Problem requirements: Find every line in the records that holds the string "reset". Copy each one.

Dataset extract Start Marker

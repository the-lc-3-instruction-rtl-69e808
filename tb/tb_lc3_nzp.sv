// tb_lc3_nzp: self-checking test of the LC-3 condition codes.
// Checks that reset gives Z, then loads random and edge bus values (x0000,
// x8000, x7FFF, xFFFF) and compares N, Z, P with the sign and zero-ness
// worked out here; with LD.CC low the codes must hold.
module tb_lc3_nzp;
  import lc3_pkg::*;

  logic clk = 0, rst_n = 0, ld_cc = 0;
  word_t bus = '0;
  logic [2:0] nzp, model;
  int checks = 0, failures = 0;

  lc3_nzp dut (.clk, .rst_n, .ld_cc, .bus, .nzp);

  always #5 clk = ~clk;

  initial begin
    #500000;
    failures++;
    $display("watchdog expired");
    $display("TB_RESULT checks=%0d failures=%0d", checks, failures);
    $finish;
  end

  initial begin
    repeat (2) @(posedge clk);
    #1;
    model = 3'b010;
    checks++;
    if (nzp !== model) begin failures++; $display("FAIL reset nzp=%b", nzp); end
    @(negedge clk) rst_n = 1;
    for (int i = 0; i < 3000; i++) begin
      @(negedge clk);
      ld_cc = ($urandom_range(0, 3) != 0);
      case (i % 6)
        0: bus = 16'h0000;
        1: bus = 16'h8000;
        2: bus = 16'h7FFF;
        3: bus = 16'hFFFF;
        default: bus = word_t'($urandom);
      endcase
      @(posedge clk);
      if (ld_cc) model = ($signed(bus) < 0) ? 3'b100 : (($signed(bus) == 0) ? 3'b010 : 3'b001);
      #1;
      checks++;
      if (nzp !== model) begin
        failures++;
        $display("FAIL bus=%h ld=%0d nzp=%b expected %b", bus, ld_cc, nzp, model);
      end
    end
    $display("TB_RESULT checks=%0d failures=%0d", checks, failures);
    $finish;
  end
endmodule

Dataset extract End Marker

Problem solution:
// Checks that reset gives Z, then loads random and edge bus values (x0000,
    if (nzp !== model) begin failures++; $display("FAIL reset nzp=%b", nzp); end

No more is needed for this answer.